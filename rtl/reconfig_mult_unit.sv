// reconfig_mult_unit: reconfigurable multiplier unit of the FIR filter.
//
// Four multiplier structures sit side by side: Wallace tree, radix-4 Booth, sequential
// shift-and-add and Dadda. The control code sel picks one of them through the multiplier
// mux. To save power only the selected structure sees the operands: the inputs of the three
// combinational trees are forced to zero unless selected (operand isolation), and the
// shift-and-add unit is only started when selected, so unused structures do not toggle.
//
// Interface and timing: pulse start for one cycle with sel, a and b valid. For a tree
// multiplier (Wallace, Booth, Dadda) the product is registered and done pulses one cycle
// after start; for shift-and-add done pulses N + 1 cycles after start. p holds the last product
// until the next start (shift-and-add) or the next done. busy is high while the shift-and-add unit works; starts while busy are ignored.
// A tree multiplier accepts a new start every cycle.
// sel is sampled with start and kept for the whole operation.
// The four structures and the select mux follow the reconfigurable multiplier unit; operand
// isolation, the output register and the handshake are this design's choices.
module reconfig_mult_unit
  import rfir_pkg::*;
#(
  parameter int unsigned N = DATA_W
) (
  input  logic                  clk,
  input  logic                  rst_n,
  input  logic                  start,
  input  mult_sel_e             sel,
  input  logic signed [N-1:0]   a,
  input  logic signed [N-1:0]   b,
  output logic                  busy,
  output logic                  done,
  output logic signed [2*N-1:0] p
);

  logic signed [N-1:0]   a_w, b_w, a_b, b_b, a_d, b_d;
  logic signed [2*N-1:0] p_w, p_b, p_d, p_s;
  logic                  sa_busy, sa_done;
  mult_sel_e             sel_q;

  // operand isolation
  assign a_w = (sel == MUL_WALLACE) ? a : '0;
  assign b_w = (sel == MUL_WALLACE) ? b : '0;
  assign a_b = (sel == MUL_BOOTH)   ? a : '0;
  assign b_b = (sel == MUL_BOOTH)   ? b : '0;
  assign a_d = (sel == MUL_DADDA)   ? a : '0;
  assign b_d = (sel == MUL_DADDA)   ? b : '0;

  wallace_mult   #(.N(N)) u_wallace (.a(a_w), .b(b_w), .p(p_w));
  booth_mult     #(.N(N)) u_booth   (.a(a_b), .b(b_b), .p(p_b));
  dadda_mult     #(.N(N)) u_dadda   (.a(a_d), .b(b_d), .p(p_d));
  shift_add_mult #(.N(N)) u_shadd (
    .clk  (clk),
    .rst_n(rst_n),
    .start(start && !busy && (sel == MUL_SHIFT_ADD)),
    .a    (a),
    .b    (b),
    .busy (sa_busy),
    .done (sa_done),
    .p    (p_s)
  );

  assign busy = sa_busy;

  logic signed [2*N-1:0] p_tree_q;
  logic                  tree_done_q;

  // tree multipliers: register the selected product at start
  always_ff @(posedge clk or negedge rst_n) begin
    if (!rst_n) begin
      p_tree_q    <= '0;
      tree_done_q <= 1'b0;
      sel_q       <= MUL_WALLACE;
    end else begin
      tree_done_q <= 1'b0;
      if (start && !busy) begin
        sel_q <= sel;
        unique case (sel)
          MUL_WALLACE: begin p_tree_q <= p_w; tree_done_q <= 1'b1; end
          MUL_BOOTH:   begin p_tree_q <= p_b; tree_done_q <= 1'b1; end
          MUL_DADDA:   begin p_tree_q <= p_d; tree_done_q <= 1'b1; end
          default:     ;
        endcase
      end
    end
  end

  // multiplier mux: the product of the structure used last
  assign p    = (sel_q == MUL_SHIFT_ADD) ? p_s : p_tree_q;
  assign done = tree_done_q | (sa_done && (sel_q == MUL_SHIFT_ADD));

endmodule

____

#### To do:
Output all records exactly, with nothing added or dropped.

#### Answer section:
filename rtl/reconfig_mult_unit.sv
// reconfig_mult_unit: reconfigurable multiplier unit of the FIR filter.
//
// Four multiplier structures sit side by side: Wallace tree, radix-4 Booth, sequential
// shift-and-add and Dadda. The control code sel picks one of them through the multiplier
// mux. To save power only the selected structure sees the operands: the inputs of the three
// combinational trees are forced to zero unless selected (operand isolation), and the
// shift-and-add unit is only started when selected, so unused structures do not toggle.
//
// Interface and timing: pulse start for one cycle with sel, a and b valid. For a tree
// multiplier (Wallace, Booth, Dadda) the product is registered and done pulses one cycle
// after start; for shift-and-add done pulses N + 1 cycles after start. p holds the last product
// until the next start (shift-and-add) or the next done. busy is high while the shift-and-add unit works; starts while busy are ignored.
// A tree multiplier accepts a new start every cycle.
// sel is sampled with start and kept for the whole operation.
// The four structures and the select mux follow the reconfigurable multiplier unit; operand
// isolation, the output register and the handshake are this design's choices.
module reconfig_mult_unit
  import rfir_pkg::*;
#(
  parameter int unsigned N = DATA_W
) (
  input  logic                  clk,
  input  logic                  rst_n,
  input  logic                  start,
  input  mult_sel_e             sel,
  input  logic signed [N-1:0]   a,
  input  logic signed [N-1:0]   b,
  output logic                  busy,
  output logic                  done,
  output logic signed [2*N-1:0] p
);

  logic signed [N-1:0]   a_w, b_w, a_b, b_b, a_d, b_d;
  logic signed [2*N-1:0] p_w, p_b, p_d, p_s;
  logic                  sa_busy, sa_done;
  mult_sel_e             sel_q;

  // operand isolation
  assign a_w = (sel == MUL_WALLACE) ? a : '0;
  assign b_w = (sel == MUL_WALLACE) ? b : '0;
  assign a_b = (sel == MUL_BOOTH)   ? a : '0;
  assign b_b = (sel == MUL_BOOTH)   ? b : '0;
  assign a_d = (sel == MUL_DADDA)   ? a : '0;
  assign b_d = (sel == MUL_DADDA)   ? b : '0;

  wallace_mult   #(.N(N)) u_wallace (.a(a_w), .b(b_w), .p(p_w));
  booth_mult     #(.N(N)) u_booth   (.a(a_b), .b(b_b), .p(p_b));
  dadda_mult     #(.N(N)) u_dadda   (.a(a_d), .b(b_d), .p(p_d));
  shift_add_mult #(.N(N)) u_shadd (
    .clk  (clk),
    .rst_n(rst_n),
    .start(start && !busy && (sel == MUL_SHIFT_ADD)),
    .a    (a),
    .b    (b),
    .busy (sa_busy),
    .done (sa_done),
    .p    (p_s)
  );

  assign busy = sa_busy;

  logic signed [2*N-1:0] p_tree_q;
  logic                  tree_done_q;

  // tree multipliers: register the selected product at start
  always_ff @(posedge clk or negedge rst_n) begin
    if (!rst_n) begin
      p_tree_q    <= '0;
      tree_done_q <= 1'b0;
      sel_q       <= MUL_WALLACE;
    end else begin
      tree_done_q <= 1'b0;
      if (start && !busy) begin
        sel_q <= sel;
        unique case (sel)
          MUL_WALLACE: begin p_tree_q <= p_w; tree_done_q <= 1'b1; end
          MUL_BOOTH:   begin p_tree_q <= p_b; tree_done_q <= 1'b1; end
          MUL_DADDA:   begin p_tree_q <= p_d; tree_done_q <= 1'b1; end
          default:     ;
        endcase
      end
    end
  end

  // multiplier mux: the product of the structure used last
  assign p    = (sel_q == MUL_SHIFT_ADD) ? p_s : p_tree_q;
  assign done = tree_done_q | (sa_done && (sel_q == MUL_SHIFT_ADD));

endmodule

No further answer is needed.